Scented products, including crystals you sprinkle on your food and products you inhale before eating, can trigger your body to think it's full, aiding weight loss, say companies who sell the products. Nutritionists and doctors who specialize in weight loss say the research conducted so far isn't convincing.
In theory, certain scents can help stimulate the 'satiety center,' or the part of your brain that tells you when you are full. The products generally include a variety of scents which people are supposed to alternate to avoid the body becoming accustomed to any one scent, which could cause it to lose its effectiveness.
SlimScents LLC of Marlton, N.J., sells a $50 set of three pen-shaped inhalers, which it says last four to six weeks before losing their scent. Glacier Point Solutions Inc., of Long Beach, Calif., sells an $18 package of three Happy Scent jars -- peppermint, banana and green apple -- which it says last a year. Both products are designed to be sniffed five minutes before eating.

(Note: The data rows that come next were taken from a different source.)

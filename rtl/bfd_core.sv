// bfd_core: beat-frequency detector and counter, the entropy harvester of
// the generator.
//
// Two clocks of slightly different frequency come in.  A D flip-flop clocked
// by clk_s samples the other clock, clk_b, as data.  Because the phase of
// clk_b relative to clk_s slides by the frequency difference each cycle, the
// flip-flop output is a square wave at the beat frequency |f_s - f_b|; near
// each of its edges the two clocks are almost aligned, so jitter decides on
// which cycle the sampled value flips.  A counter, also clocked by clk_s,
// counts clk_s cycles and is restarted at the rising edge of the flip-flop
// output that starts each beat.  The value it had reached (the number of
// clk_s cycles in one beat period) is captured in count_max and flagged by a
// one-cycle pulse on count_valid.  The low bits of that count are the random
// output.
//
// Near a crossing, jitter makes the sampled value flip back and forth for a
// few cycles.  A rising edge less than HOLDOFF cycles after the last accepted
// one is therefore ignored, so each beat restarts the counter once and each
// captured value is a full beat period whose exact length jitter has moved.
// HOLDOFF must stay below the shortest nominal beat period; 0 accepts every
// edge.
//
// Timing: the sampling flop is followed by SYNC_STAGES flops that let a
// metastable sample settle, and one more to find the rising edge, so
// count_valid pulses SYNC_STAGES + 1 clk_s cycles after the sampling edge
// that first saw clk_b high.  The counter saturates at all ones if no beat
// comes.  rst is asynchronous, active high, and must be released
// synchronously to clk_s.
//
// From the document: the sampling DFF, the counter driven by one of the two
// clocks and restarted when the DFF sets, and the use of the count reached.
// This design's choices: the settling stages, the hold-off, the counter
// width, counting so that the captured value equals the beat period in
// cycles, saturation.
module bfd_core #(
  parameter int unsigned CNT_W       = 16,  // counter width
  parameter int unsigned SYNC_STAGES = 2,   // settling flops after the sampling DFF
  parameter int unsigned HOLDOFF     = 32   // min. cycles between two accepted beats
) (
  input  logic             clk_s,       // sampling clock (DCM A), drives the counter
  input  logic             rst,         // async reset, released synchronously to clk_s
  input  logic             clk_b,       // sampled clock (DCM B)
  output logic             beat,        // settled DFF output (beat-frequency wave)
  output logic [CNT_W-1:0] count_max,   // clk_s cycles in the last beat period
  output logic             count_valid  // one-cycle pulse when count_max is new
);
  timeunit 1ns;
  timeprecision 1ps;


  logic                   samp;       // the beat-frequency DFF
  logic [SYNC_STAGES-1:0] settle;
  logic                   beat_q;
  logic [CNT_W-1:0]       cnt;
  logic                   rise;

  assign beat = settle[SYNC_STAGES-1];
  // A rising edge restarts the counter only if at least HOLDOFF cycles have
  // passed since the last accepted one; later edges of the same jittery
  // crossing are ignored.
  assign rise = beat & ~beat_q & (cnt >= CNT_W'(HOLDOFF));

  always_ff @(posedge clk_s or posedge rst) begin
    if (rst) begin
      samp        <= 1'b0;
      settle      <= '0;
      beat_q      <= 1'b0;
      cnt         <= '0;
      count_max   <= '0;
      count_valid <= 1'b0;
    end else begin
      samp        <= clk_b;
      settle      <= SYNC_STAGES'({settle, samp});
      beat_q      <= beat;
      count_valid <= rise;
      if (rise) begin
        count_max <= cnt;
        cnt       <= CNT_W'(1);
      end else if (cnt != '1) begin
        cnt <= cnt + 1'b1;
      end
    end
  end

endmodule
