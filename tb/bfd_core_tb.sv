// bfd_core_tb: self-checking test of the beat-frequency detector and counter.
// clk_b is driven as a slow wave whose edges fall between clk_s edges, with
// random high and low times, so the sampled value on every clk_s edge is
// known.  A sampled 0->1 transition is accepted if it comes at least HOLDOFF
// cycles after the last accepted one (the first one counts from reset, whose
// count starts two cycles ahead because of the settling stages).  The
// expected captured count is the number of clk_s cycles between two accepted
// transitions, and it must appear SYNC_STAGES + 1 cycles after the sampling
// edge.  A second instance with a 5-bit counter checks saturation.
module bfd_core_tb;
  timeunit 1ns;
  timeprecision 1ps;

  localparam int unsigned SYNC = 2;
  localparam int unsigned NBEATS = 300;
  localparam int unsigned HOLD = 20;

  logic clk_s = 1'b0, clk_b = 1'b0, rst = 1'b1;
  logic beat, beat5;
  logic [15:0] count_max;
  logic [4:0]  count_max5;
  logic        count_valid, count_valid5;

  int checks = 0, failures = 0;

  always #5 clk_s = ~clk_s;   // 100 MHz, rising edges at 5, 15, 25, ...

  bfd_core #(.CNT_W(16), .SYNC_STAGES(SYNC), .HOLDOFF(HOLD)) dut (
    .clk_s(clk_s), .rst(rst), .clk_b(clk_b), .beat(beat),
    .count_max(count_max), .count_valid(count_valid));

  bfd_core #(.CNT_W(5), .SYNC_STAGES(SYNC), .HOLDOFF(HOLD)) dut5 (
    .clk_s(clk_s), .rst(rst), .clk_b(clk_b), .beat(beat5),
    .count_max(count_max5), .count_valid(count_valid5));

  task automatic check(input bit ok, input string what);
    checks++;
    if (!ok) begin
      failures++;
      $display("FAIL: %s", what);
    end
  endtask

  // Reference: cycle numbers of sampled rising transitions.
  longint cyc = 0;
  bit     prev_s = 1'b0;
  longint last_rise = -2;
  int     ignored = 0;
  longint exp_cycle[$];
  int     exp_count[$];
  int     seen = 0, saturated = 0;

  always @(posedge clk_s) begin
    if (!rst) begin
      cyc++;
      if (clk_b && !prev_s) begin
        if (cyc - last_rise >= HOLD) begin
          exp_cycle.push_back(cyc + SYNC + 1);
          exp_count.push_back(int'(cyc - last_rise));
          last_rise = cyc;
        end else begin
          ignored++;
        end
      end
      prev_s = clk_b;
      // Outputs are registered: what shows after this edge belongs to cycle cyc.
      #1;
      if (count_valid) begin
        longint ec;
        int     en;
        seen++;
        if (exp_cycle.size() == 0) begin
          check(1'b0, "unexpected count_valid");
        end else begin
          ec = exp_cycle.pop_front();
          en = exp_count.pop_front();
          check(ec == cyc, $sformatf("count_valid at cycle %0d, expected %0d", cyc, ec));
          if (en >= 0) begin
            check(count_max == 16'(en), $sformatf("count %0d, expected %0d", count_max, en));
            check(count_valid5 && count_max5 == ((en > 31) ? 5'd31 : 5'(en)),
                  $sformatf("5-bit count %0d, expected min(%0d,31)", count_max5, en));
            if (en > 31) saturated++;
          end
        end
      end else begin
        check(!count_valid5, "5-bit instance pulses alone");
      end
    end
  end

  initial begin
    repeat (3) @(posedge clk_s);
    @(negedge clk_s) rst = 1'b0;
    repeat (HOLD + 5) @(posedge clk_s);
    // clk_b edges 3 ns after a clk_s edge, random 3..60 cycles apart.
    @(posedge clk_s);
    for (int i = 0; i < 2 * NBEATS; i++) begin
      #3 clk_b = ~clk_b;
      repeat ($urandom_range(60, 2) - 1) @(posedge clk_s);
      @(posedge clk_s);
    end
    repeat (10) @(posedge clk_s);
    check(seen + ignored == NBEATS && exp_cycle.size() == 0,
          $sformatf("%0d beats captured, %0d ignored, %0d still expected", seen, ignored, exp_cycle.size()));
    check(saturated > 0, "saturation exercised");
    check(ignored > 0, "hold-off exercised");
    $display("TB_RESULT checks=%0d failures=%0d", checks, failures);
    $finish;
  end

  initial begin
    #1ms;
    failures++;
    $display("FAIL: watchdog");
    $display("TB_RESULT checks=%0d failures=%0d", checks, failures);
    $finish;
  end
endmodule
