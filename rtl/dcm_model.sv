// dcm_model: behavioural model of a digital clock manager (DCM) with a
// dynamic reconfiguration port (DRP).  This is a simulation model of an FPGA
// hard macro, not synthesizable logic: on a device the vendor's DCM primitive
// takes its place, with the same ports.
//
// What it does: once RST is released it measures the CLKIN period over
// LOCK_CYCLES rising edges, raises LOCKED and from then on produces
// CLKFX = CLKIN * M / D.  Every edge of CLKFX is displaced from its ideal
// position by an independent, uniformly distributed jitter of up to
// +/- JITTER_PS; the ideal positions stay on a fixed grid, so the jitter does
// not accumulate, as for an output locked to its reference.  That jitter
// stands for the clock-manager jitter which the generator harvests as its
// source of randomness.
//
// Reconfiguration: M and D sit in one DRP register at DRP_ADDR_CLKFX as
// {M-1, D-1}.  A DRP access is a one-DCLK pulse on DEN (with DWE for a
// write); DRDY pulses DRP_LATENCY DCLK cycles later and DO then holds the
// register's value before the access.  As on the real part, a new M/D only
// takes effect at the next release of RST.  DEN during a pending access is
// a protocol error and is flagged by an assertion.
//
// The document says that the DCMs generate the two oscillations, that M and
// D set their frequencies and are changed through the DRP; the register
// address, latencies, lock time and the jitter distribution are this model's
// own choices.
module dcm_model
  import trng_pkg::*;
#(
  parameter int unsigned CLKFX_MULTIPLY = 7,    // M after configuration
  parameter int unsigned CLKFX_DIVIDE   = 5,    // D after configuration
  parameter int unsigned JITTER_PS      = 150,  // peak jitter per half period
  parameter int unsigned LOCK_CYCLES    = 64,   // CLKIN edges from RST release to LOCKED
  parameter int unsigned DRP_LATENCY    = 3     // DCLK cycles from DEN to DRDY
) (
  input  logic                  CLKIN,
  input  logic                  RST,
  output logic                  CLKFX,
  output logic                  LOCKED,
  input  logic                  DCLK,
  input  logic                  DEN,
  input  logic                  DWE,
  input  logic [DRP_ADDR_W-1:0] DADDR,
  input  logic [DRP_DATA_W-1:0] DI,
  output logic [DRP_DATA_W-1:0] DO,
  output logic                  DRDY
);
  timeunit 1ns;
  timeprecision 1ps;

  // DRP register contents (the configured ratio) and the ratio in use.
  logic [7:0]  m_cfg = 8'(CLKFX_MULTIPLY);
  logic [7:0]  d_cfg = 8'(CLKFX_DIVIDE);
  int unsigned m_act = CLKFX_MULTIPLY;
  int unsigned d_act = CLKFX_DIVIDE;

  // Lock acquisition.
  int unsigned lock_cnt = 0;
  logic        locked_r = 1'b0;
  realtime     t_first  = 0.0;
  real         half_ns  = 1.0;

  always @(posedge CLKIN or posedge RST) begin
    if (RST) begin
      locked_r <= 1'b0;
      lock_cnt <= 0;
    end else if (!locked_r) begin
      if (lock_cnt == 0) begin
        t_first = $realtime;
        m_act   = int'(m_cfg);
        d_act   = int'(d_cfg);
      end
      lock_cnt <= lock_cnt + 1;
      if (lock_cnt == LOCK_CYCLES) begin
        // Mean CLKIN period times D / M, halved.
        half_ns  = (($realtime - t_first) / real'(LOCK_CYCLES))
                   * real'(d_act) / real'(m_act) / 2.0;
        locked_r <= 1'b1;
      end
    end
  end

  // Synthesized clock.  Edges follow an ideal grid that starts at lock; each
  // edge is displaced from its grid point by its own jitter, so the jitter
  // does not accumulate (the output stays locked to CLKIN).
  logic    clkfx_r = 1'b0;
  int      jit_ps;
  realtime ideal_ns;
  real     delay_ns;

  always begin
    if (!locked_r) begin
      clkfx_r = 1'b0;
      @(posedge locked_r);
      ideal_ns = $realtime;
    end else begin
      jit_ps   = int'($urandom_range(2 * JITTER_PS)) - int'(JITTER_PS);
      ideal_ns = ideal_ns + half_ns;
      delay_ns = ideal_ns + real'(jit_ps) / 1000.0 - $realtime;
      if (delay_ns < 0.01) delay_ns = 0.01;
      #(delay_ns);
      clkfx_r = locked_r ? ~clkfx_r : 1'b0;
    end
  end

  // Dynamic reconfiguration port.
  logic [DRP_DATA_W-1:0] do_r   = '0;
  logic                  drdy_r = 1'b0;
  int unsigned           drp_wait = 0;

  always @(posedge DCLK) begin
    drdy_r <= 1'b0;
    if (drp_wait != 0) begin
      assert (!DEN) else $error("dcm_model: DEN while a DRP access is pending");
      drp_wait <= drp_wait - 1;
      if (drp_wait == 1) drdy_r <= 1'b1;
    end else if (DEN) begin
      do_r <= (DADDR == DRP_ADDR_CLKFX) ? {m_cfg - 8'd1, d_cfg - 8'd1} : '0;
      if (DWE && DADDR == DRP_ADDR_CLKFX) begin
        m_cfg <= DI[15:8] + 8'd1;
        d_cfg <= DI[7:0] + 8'd1;
      end
      drp_wait <= (DRP_LATENCY == 0) ? 1 : DRP_LATENCY;
    end
  end

  assign CLKFX  = clkfx_r;
  assign LOCKED = locked_r;
  assign DO     = do_r;
  assign DRDY   = drdy_r;

endmodule
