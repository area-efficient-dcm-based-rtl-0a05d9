// dcm_model_tb: self-checking test of the DCM behavioural model.
// Checks lock time after reset, the synthesized frequency CLKIN * M / D,
// that jitter is present and bounded, DRP read/write with its latency, that
// a new ratio only applies after the next reset, and that CLKFX is held low
// in reset.
module dcm_model_tb;
  timeunit 1ns;
  timeprecision 1ps;
  import trng_pkg::*;

  localparam int unsigned LOCK = 64;
  localparam int unsigned JIT  = 150;
  localparam int unsigned LAT  = 3;

  logic clk = 1'b0, rst = 1'b1;
  logic clkfx, locked;
  logic den = 1'b0, dwe = 1'b0;
  logic [DRP_ADDR_W-1:0] daddr = '0;
  logic [DRP_DATA_W-1:0] di = '0, dout;
  logic drdy;

  int checks = 0, failures = 0;

  always #10 clk = ~clk;   // 50 MHz reference

  dcm_model #(.CLKFX_MULTIPLY(7), .CLKFX_DIVIDE(5), .JITTER_PS(JIT),
              .LOCK_CYCLES(LOCK), .DRP_LATENCY(LAT)) dut (
    .CLKIN(clk), .RST(rst), .CLKFX(clkfx), .LOCKED(locked),
    .DCLK(clk), .DEN(den), .DWE(dwe), .DADDR(daddr), .DI(di), .DO(dout), .DRDY(drdy));

  task automatic check(input bit ok, input string what);
    checks++;
    if (!ok) begin
      failures++;
      $display("FAIL: %s", what);
    end
  endtask

  // Rising edges of CLKFX and period statistics.
  int      edges = 0;
  realtime t_prev = 0.0, p_min = 1.0e9, p_max = 0.0;
  bit      measure = 1'b0;
  always @(posedge clkfx) begin
    edges++;
    if (measure && t_prev > 0.0) begin
      if ($realtime - t_prev < p_min) p_min = $realtime - t_prev;
      if ($realtime - t_prev > p_max) p_max = $realtime - t_prev;
    end
    t_prev = $realtime;
  end

  task automatic measure_freq(input real f_mhz);
    int e0;
    real nominal_ns;
    nominal_ns = 1000.0 / f_mhz;
    p_min = 1.0e9; p_max = 0.0; t_prev = 0.0;
    @(posedge clkfx);
    measure = 1'b1;
    e0 = edges;
    #10000;
    measure = 1'b0;
    // 10 us at f_mhz gives f_mhz * 10 edges.
    check((edges - e0) >= int'(f_mhz * 10.0) - 2 && (edges - e0) <= int'(f_mhz * 10.0) + 2,
          $sformatf("frequency %0.2f MHz: %0d edges in 10 us", f_mhz, edges - e0));
    check(p_max - p_min > 0.05, $sformatf("jitter present (spread %0.3f ns)", p_max - p_min));
    check(p_min > nominal_ns - 2.0 * JIT / 1000.0 - 0.002 && p_max < nominal_ns + 2.0 * JIT / 1000.0 + 0.002,
          $sformatf("jitter bounded: %0.3f..%0.3f around %0.3f ns", p_min, p_max, nominal_ns));
  endtask

  task automatic wait_lock();
    int n = 0;
    while (!locked && n < 200) begin
      @(posedge clk);
      n++;
    end
    check(n >= LOCK && n <= LOCK + 2, $sformatf("lock after %0d CLKIN cycles", n));
  endtask

  task automatic drp(input bit we, input logic [15:0] wdata, output logic [15:0] rdata);
    int n = 0;
    @(negedge clk);
    den = 1'b1; dwe = we; daddr = DRP_ADDR_CLKFX; di = wdata;
    @(negedge clk);
    den = 1'b0; dwe = 1'b0;
    n = 0;   // DEN was taken at the edge just passed
    while (!drdy && n < 20) begin
      @(negedge clk);
      n++;
    end
    check(n == LAT, $sformatf("DRDY latency %0d", n));
    rdata = dout;
  endtask

  logic [15:0] r;
  int e_rst;

  initial begin
    repeat (5) @(posedge clk);
    check(clkfx == 1'b0 && locked == 1'b0, "held low and unlocked in reset");
    @(negedge clk) rst = 1'b0;
    wait_lock();
    measure_freq(70.0);

    drp(1'b0, 16'h0, r);
    check(r == {8'd6, 8'd4}, $sformatf("read back {M-1,D-1} = %h", r));
    drp(1'b1, {8'd10, 8'd7}, r);                  // M = 11, D = 8
    check(r == {8'd6, 8'd4}, "write returns previous contents");
    drp(1'b0, 16'h0, r);
    check(r == {8'd10, 8'd7}, $sformatf("new contents %h", r));
    measure_freq(70.0);                           // unchanged until reset

    @(negedge clk) rst = 1'b1;
    e_rst = edges;
    repeat (10) @(posedge clk);
    check(edges == e_rst && !locked, "no CLKFX edges in reset");
    @(negedge clk) rst = 1'b0;
    wait_lock();
    measure_freq(68.75);

    $display("TB_RESULT checks=%0d failures=%0d", checks, failures);
    $finish;
  end

  initial begin
    #200us;
    failures++;
    $display("FAIL: watchdog");
    $display("TB_RESULT checks=%0d failures=%0d", checks, failures);
    $finish;
  end
endmodule
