// drp_tuner: the tuning circuitry.  It retunes the two DCMs on the fly by
// dynamic reconfiguration through their DRPs, using only the tuning sets
// stored in the parameter block RAM.
//
// After reset it loads set 0.  Each later rising edge of load, while the
// tuner is idle, selects the next set (wrapping after DEPTH sets); a load
// edge that arrives while a retune is running is ignored.  A retune runs:
//   READ    present the set index to the block RAM (one-cycle read);
//   WRITE   hold both DCMs in reset and issue one DRP write to each,
//           {M-1, D-1} at DRP_ADDR_CLKFX;
//   WAIT    wait until both DCMs have pulsed DRDY;
//   HOLD    keep reset asserted RST_CYCLES more cycles, then release it;
//   LOCK    wait until both DCMs report LOCKED again.
// ready is high in IDLE only; the rest of the generator uses it to discard
// bits made while the clocks were being changed.  set_idx is the set in use.
// All of it runs on clk, which also clocks the DRPs (DCLK).
//
// From the document: stored safe M/D values in block RAM, written to the
// DCMs through their DRPs on the fly.  This design's choices: the sequence
// above, the load edge as the trigger, stepping through the sets in order,
// resetting the DCMs around the write and the counts of cycles.
module drp_tuner
  import trng_pkg::*;
#(
  parameter int unsigned DEPTH      = 8,  // stored tuning sets
  parameter int unsigned AW         = (DEPTH > 1) ? $clog2(DEPTH) : 1,
  parameter int unsigned RST_CYCLES = 4   // extra DCM reset cycles after the writes
) (
  input  logic          clk,
  input  logic          rst,
  input  logic          load,       // request: move to the next tuning set
  // parameter block RAM
  output logic [AW-1:0] rom_addr,
  input  md_pair_t      rom_data,
  // DCM A and DCM B
  output drp_req_t      drp_a,
  input  drp_rsp_t      rsp_a,
  output drp_req_t      drp_b,
  input  drp_rsp_t      rsp_b,
  output logic          dcm_rst,
  input  logic          locked_a,
  input  logic          locked_b,
  // status
  output logic          ready,
  output logic [AW-1:0] set_idx
);
  timeunit 1ns;
  timeprecision 1ps;


  typedef enum logic [2:0] {S_IDLE, S_READ, S_WRITE, S_WAIT, S_HOLD, S_LOCK} state_t;

  localparam int unsigned HW = $clog2(RST_CYCLES + 1);

  state_t        state;
  logic          load_q;
  logic          rdy_a, rdy_b;
  logic [HW-1:0] hold_cnt;

  assign rom_addr = set_idx;
  assign ready    = (state == S_IDLE);

  always_ff @(posedge clk or posedge rst) begin
    if (rst) begin
      state    <= S_READ;
      load_q   <= 1'b0;
      set_idx  <= '0;
      dcm_rst  <= 1'b1;
      drp_a    <= '0;
      drp_b    <= '0;
      rdy_a    <= 1'b0;
      rdy_b    <= 1'b0;
      hold_cnt <= '0;
    end else begin
      load_q <= load;
      drp_a  <= '0;
      drp_b  <= '0;
      unique case (state)
        S_IDLE: begin
          if (load && !load_q) begin
            set_idx <= (set_idx == AW'(DEPTH - 1)) ? '0 : set_idx + 1'b1;
            state   <= S_READ;
          end
        end
        S_READ: begin
          // rom_addr has been stable for this cycle; data is valid next.
          dcm_rst <= 1'b1;
          state   <= S_WRITE;
        end
        S_WRITE: begin
          drp_a <= '{den: 1'b1, dwe: 1'b1, daddr: DRP_ADDR_CLKFX, di: md_to_drp(rom_data.a)};
          drp_b <= '{den: 1'b1, dwe: 1'b1, daddr: DRP_ADDR_CLKFX, di: md_to_drp(rom_data.b)};
          rdy_a <= 1'b0;
          rdy_b <= 1'b0;
          state <= S_WAIT;
        end
        S_WAIT: begin
          if (rsp_a.drdy) rdy_a <= 1'b1;
          if (rsp_b.drdy) rdy_b <= 1'b1;
          if ((rdy_a || rsp_a.drdy) && (rdy_b || rsp_b.drdy)) begin
            hold_cnt <= HW'(RST_CYCLES);
            state    <= S_HOLD;
          end
        end
        S_HOLD: begin
          if (hold_cnt == '0) begin
            dcm_rst <= 1'b0;
            state   <= S_LOCK;
          end else begin
            hold_cnt <= hold_cnt - 1'b1;
          end
        end
        S_LOCK: begin
          if (locked_a && locked_b) state <= S_IDLE;
        end
        default: state <= S_IDLE;
      endcase
    end
  end

  // A DRP access must not start while the previous one is pending.
  a_one_access_a: assert property (@(posedge clk) disable iff (rst)
    drp_a.den |=> !drp_a.den);
  a_one_access_b: assert property (@(posedge clk) disable iff (rst)
    drp_b.den |=> !drp_b.den);

endmodule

Another method is crystals you sprinkle on your food before eating. A six-month 'starter kit' of Sensa crystals, from Intelligent Beauty LLC, of El Segundo, Calif., costs $289. The kit includes a new set of two types of crystals -- one for sweet and one for other food -- each month. On its website, Intelligent Beauty says the crystals, which it calls tastants, are designed to 'trigger your 'I feel full' signal.'
The idea that scent can help you lose weight is 'intriguing,' says Louis J. Aronne director of the Comprehensive Weight Control Program at NewYork-Presbyterian Hospital/Weill Cornell Medical Center in New York. But the research done so far is 'not adequate' to show the currently marketed products work, he says.
Intelligent Beauty says participants lost an average 30.5 pounds over six months in a 1,436-person study conducted by Alan Hirsch, a scientist it describes as the 'founder' of its weight-loss system. However, Intelligent Beauty -- which puts Dr. Hirsch's photo on its Sensa packages -- declined to answer questions about the study or whether Dr. Hirsch is on staff at the company, whether he has an ownership stake or whether he receives financial compensation from sale of the product. Intelligent Beauty initially set up a phone interview with Dr. Hirsch and then cancelled it, citing an 'urgent matter.' Dr. Hirsch, an assistant professor of psychiatry at Rush University Medical Center in Chicago, didn't return a call seeking comment.
The study hasn't been published, Intelligent Beauty said. It was presented in June 2008 at the Endocrine Society's annual meeting in San Francisco, according to a spokesman for the society. The spokesman provided an abstract of the study, which said the research involved 2,437 overweight or obese subjects and 100 'nontreated controls.' It said 1,436 people completed the study.
Happy Scent hasn't been tested in a clinical trial, but there are 'anecdotal reports' from users that it works, said Donna Schilder, president of Glacier Point. SlimScents says it has two published studies showing its effectiveness, including one in 1995 by Dr. Hirsch. SlimScents President Mark Cohen says Dr. Hirsch developed the scents it uses and is a former business partner but the relationship dissolved due to 'business differences.'
The follow-up study, published in 1999 in the Journal of Advancement in Medicine and financed by SlimScents, found patients using the fruity-scented pens lost an average of 19.15 pounds, or 11.7% of body weight, over four months, compared with 3.85 pounds lost by patients using a placebo, detergent-scented pen.
Longer-term work is needed to see if patients maintain weight loss, says Lawrence Cheskin, director of Johns Hopkins Weight Management Center, Baltimore. Adds Andrea Giancoli, a Los Angeles dietitian and a spokeswoman for the American Dietetic Association, 'whether it is successful or not, it's not teaching you how to make better choices.'
James O. Hill, co-founder of the National Weight Control Registry, a database of more than 6,000 people who have lost an average of 70 pounds and kept it off for six years, says there is no quick fix for people who successfully lose weight. Registrants exercise a lot and are 'conscious of every morsel they put in their mouths,' says Dr. Hill, who is executive director of the Anschutz Health and Wellness Center at the University of Colorado in Denver.